Authored by Zachary Stieber via The Epoch Times (emphasis ours),

A Harvard Medical School professor who refused to get a COVID-19 vaccine has been terminated, according to documents reviewed by The Epoch Times.

Martin Kulldorff, epidemiologist and statistician, at his home in Ashford, Conn., on Feb. 11, 2022. (Samira Bouaou/The Epoch Times)

Martin Kulldorff, an epidemiologist, was fired by Mass General Brigham in November 2021 over noncompliance with the hospital’s COVID-19 vaccine mandate after his requests for exemptions from the mandate were denied, according to one document. Mr. Kulldorff was also placed on leave by Harvard Medical School (HMS) because his appointment as professor of medicine there “depends upon” holding a position at the hospital, another document stated.

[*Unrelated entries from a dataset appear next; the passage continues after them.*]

// sha_compress_harness: feeds padded blocks of the FIPS 180-3 example messages
// "abc" and "abcdbcdecdefdefgefghfghighijhijkijkljklmklmnlmnomnopnopq" to the
// compression unit of hash function ALGO (sha1_compress for SHA-1,
// sha2_compress otherwise), then "abc" again, and compares the hash values with
// the published ones. Padding is done here, from the bytes. It also checks the
// block timing (dig_valid ROUNDS + 2 cycles after a single block is accepted)
// and that the hash value is held while dig_ready is low.
module sha_compress_harness
  import sha_pkg::*;
#(
  parameter algo_e ALGO = SHA256
) (
  input  logic clk,
  input  logic rst,
  output logic done,
  output int   checks,
  output int   failures
);
  localparam int W = word_width(ALGO);
  localparam int ROUNDS = (ALGO == SHA1 || W == 32) ? ((ALGO == SHA1) ? 80 : 64) : 80;

  logic               blk_valid, blk_ready, blk_first, blk_last;
  logic [15:0][W-1:0] blk_data;
  logic               dig_valid, dig_ready;
  logic [7:0][W-1:0]  dig_words;

  if (ALGO == SHA1) begin : g1
    sha1_compress dut (.*);
  end else begin : g2
    sha2_compress #(.ALGO(ALGO)) dut (.*);
  end

  function automatic string expected(int msg);
    case (ALGO)
      SHA1:   return msg == 1 ? "84983e441c3bd26ebaae4aa1f95129e5e54670f1"
                              : "a9993e364706816aba3e25717850c26c9cd0d89d";
      SHA224: return msg == 1 ? "75388b16512776cc5dba5da1fd890150b0c6455cb4f58b1952522525"
                              : "23097d223405d8228642a477bda255b32aadbce4bda0b3f7e36c9da7";
      SHA256: return msg == 1 ? "248d6a61d20638b8e5c026930c3e6039a33ce45964ff2167f6ecedd419db06c1"
                              : "ba7816bf8f01cfea414140de5dae2223b00361a396177a9cb410ff61f20015ad";
      SHA384: return msg == 1 ? {"3391fdddfc8dc7393707a65b1b4709397cf8b1d162af05ab",
                                 "fe8f450de5f36bc6b0455a8520bc4e6f5fe95b1fe3c8452b"}
                              : {"cb00753f45a35e8bb5a03d699ac65007272c32ab0eded163",
                                 "1a8b605a43ff5bed8086072ba1e7cc2358baeca134c825a7"};
      default: return msg == 1 ? {"204a8fc6dda82f0a0ced7beb8e08a41657c16ef468b228a8279be331a703c335",
                                  "96fd15c13b1b07f9aa1d3bea57789ca031ad85c7a71dd70354ec631238ca3445"}
                               : {"ddaf35a193617abacc417349ae20413112e6fa4e89a97ea20a9eeee64b55d39a",
                                  "2192992a274fc1a836ba3c23a3feebbd454d4423643ce80e2a9ac94fa54ca49f"};
    endcase
  endfunction

  function automatic string hex_digest();
    string s = "";
    for (int i = 0; i < digest_words(ALGO); i++)
      s = {s, (W == 64) ? $sformatf("%016h", dig_words[i]) : $sformatf("%08h", dig_words[i][31:0])};
    return s;
  endfunction

  task automatic hash(string msg, int id);
    logic [W-1:0] p [];
    int nbits, nblk, cyc;
    string got;
    nbits = msg.len() * 8;
    nblk  = (nbits + 1 + 2 * W + 16 * W - 1) / (16 * W);
    p = new[nblk * 16];
    foreach (p[i]) p[i] = '0;
    for (int i = 0; i < msg.len(); i++)
      p[(i * 8) / W][W - 1 - ((i * 8) % W) -: 8] = msg[i];
    p[nbits / W][W - 1 - (nbits % W)] = 1'b1;
    p[nblk * 16 - 1] = W'(nbits);
    // inputs change on the falling edge; the rising edge after a falling
    // edge that saw blk_ready high takes the block
    for (int b = 0; b < nblk; b++) begin
      @(negedge clk);
      blk_valid = 1'b1;
      blk_first = (b == 0);
      blk_last  = (b == nblk - 1);
      for (int i = 0; i < 16; i++) blk_data[i] = p[b * 16 + i];
      while (!blk_ready) @(negedge clk);
      @(negedge clk);
      blk_valid = 1'b0;
      blk_data  = {16{W'({$urandom, $urandom})}};
    end
    // count the rising edges after the one that took the last block
    cyc = 0;
    while (!dig_valid) begin
      @(negedge clk);
      cyc++;
    end
    if (nblk == 1) begin
      checks++;
      if (cyc != ROUNDS + 1) begin
        failures++;
        $display("ERROR %s: hash value %0d cycles after the block, expected %0d",
                 ALGO.name(), cyc, ROUNDS + 1);
      end
    end
    // hold dig_ready low: the value must stay and no block be accepted
    repeat (3) begin
      @(negedge clk);
      checks++;
      if (!dig_valid || blk_ready) begin
        failures++;
        $display("ERROR %s: hash value not held", ALGO.name());
      end
    end
    got = hex_digest();
    checks++;
    if (got != expected(id)) begin
      failures++;
      $display("ERROR %s: message %0d hash %s, expected %s", ALGO.name(), id, got, expected(id));
    end
    dig_ready = 1'b1;
    @(negedge clk);
    dig_ready = 1'b0;
  endtask

  initial begin
    checks = 0; failures = 0; done = 1'b0;
    blk_valid = 1'b0; blk_first = 1'b0; blk_last = 1'b0; dig_ready = 1'b0;
    blk_data = '0;
    @(negedge rst);
    hash("abc", 0);
    hash("abcdbcdecdefdefgefghfghighijhijkijkljklmklmnlmnomnopnopq", 1);
    hash("abc", 0);
    done = 1'b1;
  end
endmodule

Mr. Kulldorff asked HMS in late 2023 how he could return to his position and was told he was being fired.

You would need to hold an eligible appointment with a Harvard-affiliated institution for your HMS academic appointment to continue,” Dr. Grace Huang, dean for faculty affairs, told the epidemiologist and biostatistician.

She said the lack of an appointment, combined with college rules that cap leaves of absence at two years, meant he was being terminated.

Mr. Kulldorff disclosed the firing for the first time this month.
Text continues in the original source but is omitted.